**DIRECTIONS:** What lines in the material hold the string "parallel"? Copy out each of them.

(Beginning of INPUT FOR THIS TASK)

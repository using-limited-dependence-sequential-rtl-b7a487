// tb_scan_chains: shifts random parallel data and, in serial mode, random
// tester data through the 80 x 100 scan chains, captures random responses,
// and compares cells and scan-outs with an array model on every clock.
module tb_scan_chains;
  import ldse_pkg::*;
  localparam int N = SCAN_CHAINS;
  localparam int L = CHAIN_LENGTH;
  localparam int B = TESTER_CHANNELS;

  logic clk = 0, shift = 0, serial_mode = 0, capture = 0;
  logic [N-1:0] par_in = '0;
  logic [B-1:0] serial_in = '0;
  logic [N-1:0][L-1:0] capture_data = '0, cells, model;
  logic [N-1:0] scan_out;
  int checks = 0, failures = 0;
  int n_par = 0, n_ser = 0, n_cap = 0, n_hold = 0;

  scan_chains dut (.*);

  always #5 clk = ~clk;

  initial begin
    repeat (20000) @(posedge clk);
    failures++;
    $display("watchdog expired");
    $display("TB_RESULT checks=%0d failures=%0d", checks, failures);
    $finish;
  end

  task automatic check(bit cond, string msg);
    checks++;
    if (!cond) begin
      failures++;
      if (failures < 20) $display("FAIL t=%0t: %s", $time, msg);
    end
  endtask

  initial begin
    // Fill both the model and the chains with a known pattern first.
    for (int t = 0; t < 3000; t++) begin
      automatic int phase = t / 1000;  // 0: parallel, 1: serial, 2: mixed
      @(negedge clk);
      shift       = (t < L) ? 1'b1 : (($urandom % 8) != 0);
      serial_mode = (phase == 1) || (phase == 2 && ($urandom % 2));
      capture     = (t >= L) && (($urandom % 50) == 0);
      for (int i = 0; i < N; i++) par_in[i] = $urandom;
      serial_in = B'($urandom);
      for (int i = 0; i < N; i++) for (int j = 0; j < L; j++) capture_data[i][j] = $urandom;
      #1;
      if (t >= L) for (int i = 0; i < N; i++) check(scan_out[i] == model[i][L-1], "scan_out");
      @(posedge clk);
      if (shift) begin
        automatic logic [N-1:0][L-1:0] nxt;
        for (int i = 0; i < N; i++) begin
          automatic logic b = serial_mode ? ((i < B) ? serial_in[i] : model[i-B][L-1]) : par_in[i];
          nxt[i] = {model[i][L-2:0], b};
        end
        model = nxt;
        if (serial_mode) n_ser++; else n_par++;
      end else if (capture) begin
        model = capture_data;
        n_cap++;
      end else n_hold++;
      #1;
      if (t >= L - 1) check(cells == model, $sformatf("cells differ at t=%0d", t));
    end
    check(n_par > 0 && n_ser > 0 && n_cap > 0 && n_hold > 0, "a mode was never exercised");
    $display("TB_RESULT checks=%0d failures=%0d", checks, failures);
    $finish;
  end
endmodule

(End of INPUT FOR THIS TASK)

**RESPONSE TO THE EXERCISE:**
// tb_scan_chains: shifts random parallel data and, in serial mode, random
      automatic int phase = t / 1000;  // 0: parallel, 1: serial, 2: mixed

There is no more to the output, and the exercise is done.